Risk Likelihood Impact Mitigation
v2 wire format break strands old clients High High Typed Hangup::ProtocolVersionMismatch, clear UI, force update prompt
BWE oscillation regresses audio adaptation Med Med Behind feature flag; A/B with shadow Prometheus before flipping default
Conformance Tier A false positives Low High Math-derived ceilings × 1.5; counter-only mode for 1 week before enforcement
DashMap migration regresses room semantics Med Med Integration tests for federation + trunking before merging
Android MediaCodec edge cases (Nothing A059 baseline) High Med Per-device test matrix; software fallback path
AV1 software encode torches battery High Low HW probe at session start; refuse AV1 if no HW encode
Tier F false-positives on edge cases (e.g., long silences in lectures) Med High Verdict-only mode + 30 s window minimum + Suspect tier escalation

Open product questions (not blocking)

  • Anonymous vs. authenticated quota split — numbers TBD pending Prometheus baseline.

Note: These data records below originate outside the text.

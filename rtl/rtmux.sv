// rtmux: reconfigurable transmultiplexer. The input demultiplexer sends the
// FDMA sample stream to module 1, 2 or 3 according to the case:
//   case 1 (800 x 64 kb/s):   input -> module 2 (2**LOG_M2-point, full)
//   case 3 (24 x 2.048 Mb/s): input -> module 3 (2**LOG_M3-point, full)
//   case 2 (mix):             input -> module 1, lower half -> module 2 and
//                             upper half -> module 3, both in half size.
// With LOG_M2 = 10 and LOG_M3 = 5 the channel spacing of each module is the
// same in both of its configurations (fs/1024 and fs/32). A change of case
// clears both channelizers. overflow is a sticky flag, set when a sample
// reaches a filter bank that is not ready (the input cannot be stalled).
// The routing of the three cases through modules 1-3 is the document's; the
// FFT sizes follow from its channel counts; the assignment of the lower half
// to the 64 kb/s carriers and the overflow flag are this design's.
module rtmux
  import mcd_pkg::*;
#(
  parameter int LOG_M2 = 10,
  parameter int LOG_M3 = 5,
  parameter int K      = 8
) (
  input  logic              clk,
  input  logic              rst_n,
  input  mcd_case_e         mode,
  input  logic              in_valid,
  input  cplx_t             in_data,
  output logic              ch2_valid,
  output cplx_t             ch2_data,
  output logic [LOG_M2-1:0] ch2_bin,
  output logic              ch2_last,
  output logic              ch3_valid,
  output cplx_t             ch3_data,
  output logic [LOG_M3-1:0] ch3_bin,
  output logic              ch3_last,
  output logic              overflow
);
  logic      m1_valid, m2_valid, m3_valid, hb_valid;
  cplx_t     m1_data, m2_data, m3_data, lo_data, hi_data;
  mcd_case_e mode_q;
  logic      clear, half;
  logic      c2_valid, c3_valid, c2_ready, c3_ready;
  cplx_t     c2_data, c3_data;

  always_ff @(posedge clk or negedge rst_n) begin
    if (!rst_n) mode_q <= CASE1;
    else        mode_q <= mode;
  end
  assign clear = (mode != mode_q);
  assign half  = (mode == CASE2);

  input_demux u_demux (
    .clk, .rst_n, .mode, .in_valid, .in_data,
    .m1_valid, .m1_data, .m2_valid, .m2_data, .m3_valid, .m3_data
  );

  halfband_split u_mod1 (
    .clk, .rst_n, .in_valid(m1_valid), .in_data(m1_data),
    .out_valid(hb_valid), .lo_data, .hi_data
  );

  assign c2_valid = half ? hb_valid : m2_valid;
  assign c2_data  = half ? lo_data  : m2_data;
  assign c3_valid = half ? hb_valid : m3_valid;
  assign c3_data  = half ? hi_data  : m3_data;

  channelizer #(.LOG_M(LOG_M2), .K(K)) u_mod2 (
    .clk, .rst_n, .half, .clear, .in_valid(c2_valid), .in_ready(c2_ready),
    .in_data(c2_data), .out_valid(ch2_valid), .out_data(ch2_data),
    .out_bin(ch2_bin), .out_last(ch2_last)
  );

  channelizer #(.LOG_M(LOG_M3), .K(K)) u_mod3 (
    .clk, .rst_n, .half, .clear, .in_valid(c3_valid), .in_ready(c3_ready),
    .in_data(c3_data), .out_valid(ch3_valid), .out_data(ch3_data),
    .out_bin(ch3_bin), .out_last(ch3_last)
  );

  always_ff @(posedge clk or negedge rst_n) begin
    if (!rst_n)
      overflow <= 1'b0;
    else if ((c2_valid && !c2_ready) || (c3_valid && !c3_ready))
      overflow <= 1'b1;
  end
endmodule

  • Whether to expose PriorityMode UI for end users or only via product preset (call vs. screen-share).
  • AV1 rollout gate: 5 %? 20 %? of sessions reporting HW support before enabling by default.
  • Federated reputation gossip is powerful but introduces a poisoning surface; decision deferred to after Wave 5.